MoHAVE: Mixture of Hierarchical Audio-Visual Experts for Robust Speech Recognition
Sungnyun Kim, Kangwook Jang, Sangmin Bae, Sungwoo Cho, Se-Young Yun
TL;DR
MoHAVE introduces a sparse, modality-aware Mixture of Hierarchical Audio-Visual Experts to address scalability in AVSR. By using a two-layer hierarchical gating mechanism with an inter-modal router and intra-modal routing, MoHAVE dynamically allocates computation to audio or visual expert groups based on input context, guided by a group-load biasing loss. The approach yields state-of-the-art robustness on noisy AVSR benchmarks (e.g., LRS3 with various noise types and SNRs) and strong multilingual performance on MuAViC, while keeping computational costs comparable to smaller AVSR models. This framework demonstrates scalable AVSR that effectively leverages both modalities under adverse conditions, with practical impact for real-world, noisy, and multilingual speech recognition tasks.
Abstract
Audio-visual speech recognition (AVSR) has become critical for enhancing speech recognition in noisy environments by integrating both auditory and visual modalities. However, existing AVSR systems struggle to scale up without compromising computational efficiency. In this study, we introduce MoHAVE (Mixture of Hierarchical Audio-Visual Experts), a novel robust AVSR framework designed to address these scalability constraints. By leveraging a Mixture-of-Experts (MoE) architecture, MoHAVE activates modality-specific expert groups, ensuring dynamic adaptation to various audio-visual inputs with minimal computational overhead.
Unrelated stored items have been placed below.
// ldpc_vnu_block -- L parallel variable node units with hard decision.
//
// One block column of the parity check matrix is processed per clock: lane j
// is the variable node j of that block column. It adds its channel LLR and the
// check-to-variable messages of all used slots (one slot per non-zero block of
// the column, top to bottom), returns to each slot the total minus that slot's
// own message (saturated to +/-31), and decides the bit: 1 when the total is
// negative, else 0.
//
// Purely combinational: results are written back to the message register file
// at the end of the same clock cycle. Processing L variable nodes of one
// block column per clock follows the grouping the design uses (n cycles for
// all variable node updates); the widths and saturation are this design's
// choices.
module ldpc_vnu_block
  import ldpc_pkg::*;
#(
  parameter int L = Z_MAX                   // lanes = expansion factor
) (
  input  msg_t           ch         [L],    // channel LLRs of the column
  input  logic           slot_valid [DV],   // slot k is a non-zero block of the column
  input  msg_t           c2v        [DV][L],// check-to-variable messages, variable order
  output msg_t           v2c        [DV][L],// variable-to-check messages, variable order
  output logic           hard       [L]     // hard decision (1 = bit one)
);

  localparam int TW = W + $clog2(DV + 1) + 1;

  always_comb begin
    for (int j = 0; j < L; j++) begin
      logic signed [TW-1:0] tot;
      tot = TW'(ch[j]);
      for (int k = 0; k < DV; k++)
        if (slot_valid[k]) tot = tot + TW'(c2v[k][j]);
      for (int k = 0; k < DV; k++)
        v2c[k][j] = slot_valid[k] ? sat_msg(16'(tot - TW'(c2v[k][j]))) : '0;
      hard[j] = tot[TW-1];
    end
  end

endmodule
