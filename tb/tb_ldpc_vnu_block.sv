// tb_ldpc_vnu_block -- random test of the variable node block.
//
// Drives random channel LLRs, check-to-variable messages and slot-use masks
// into a 4-lane block and compares with the rule evaluated here: total =
// channel + sum of used messages; each used slot gets total minus its own
// message clipped to [-31, 31]; unused slots get 0; the decision is 1 when the
// total is negative. Large inputs are forced often so that saturation occurs.
module tb_ldpc_vnu_block;
  import ldpc_pkg::*;

  localparam int L = 4;
  localparam int NVEC = 3000;

  msg_t ch [L];
  logic slot_valid [DV];
  msg_t c2v [DV][L];
  msg_t v2c [DV][L];
  logic hard [L];

  int checks = 0, failures = 0, n_sat = 0;

  ldpc_vnu_block #(.L(L)) dut (.*);

  function automatic int rnd_msg();
    case ($urandom_range(5, 0))
      0: return 31;
      1: return -31;
      default: return int'($urandom_range(62, 0)) - 31;
    endcase
  endfunction

  initial begin
    for (int n = 0; n < NVEC; n++) begin
      for (int i = 0; i < L; i++) ch[i] = msg_t'(rnd_msg());
      for (int k = 0; k < DV; k++) begin
        slot_valid[k] = ($urandom_range(2, 0) != 0);
        for (int i = 0; i < L; i++) c2v[k][i] = msg_t'(rnd_msg());
      end
      #1;
      for (int i = 0; i < L; i++) begin
        int tot;
        tot = int'(ch[i]);
        for (int k = 0; k < DV; k++) if (slot_valid[k]) tot += int'(c2v[k][i]);
        checks++;
        if (hard[i] != (tot < 0)) begin
          failures++;
          $display("FAIL vec %0d lane %0d decision", n, i);
        end
        for (int k = 0; k < DV; k++) begin
          int e;
          e = tot - int'(c2v[k][i]);
          if (e > 31 || e < -31) n_sat++;
          if (e > 31) e = 31;
          if (e < -31) e = -31;
          if (!slot_valid[k]) e = 0;
          checks++;
          if (int'(v2c[k][i]) != e) begin
            failures++;
            if (failures < 10) $display("FAIL vec %0d lane %0d slot %0d: got %0d expected %0d",
                                        n, i, k, v2c[k][i], e);
          end
        end
      end
    end
    checks++;
    if (n_sat == 0) begin failures++; $display("FAIL saturation never exercised"); end
    $display("TB_RESULT checks=%0d failures=%0d", checks, failures);
    $finish;
  end

  initial begin
    #(NVEC * 10 + 1000);
    failures++;
    $display("FAIL watchdog expired");
    $display("TB_RESULT checks=%0d failures=%0d", checks, failures);
    $finish;
  end

endmodule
Key contributions of MoHAVE include: (1) a sparse MoE framework that efficiently scales AVSR model capacity, (2) a hierarchical gating mechanism that dynamically utilizes the expert groups based on input context, enhancing adaptability and robustness, and (3) remarkable performance across robust AVSR benchmarks, including LRS3 and MuAViC transcription and translation tasks, setting a new standard for scalable speech recognition systems.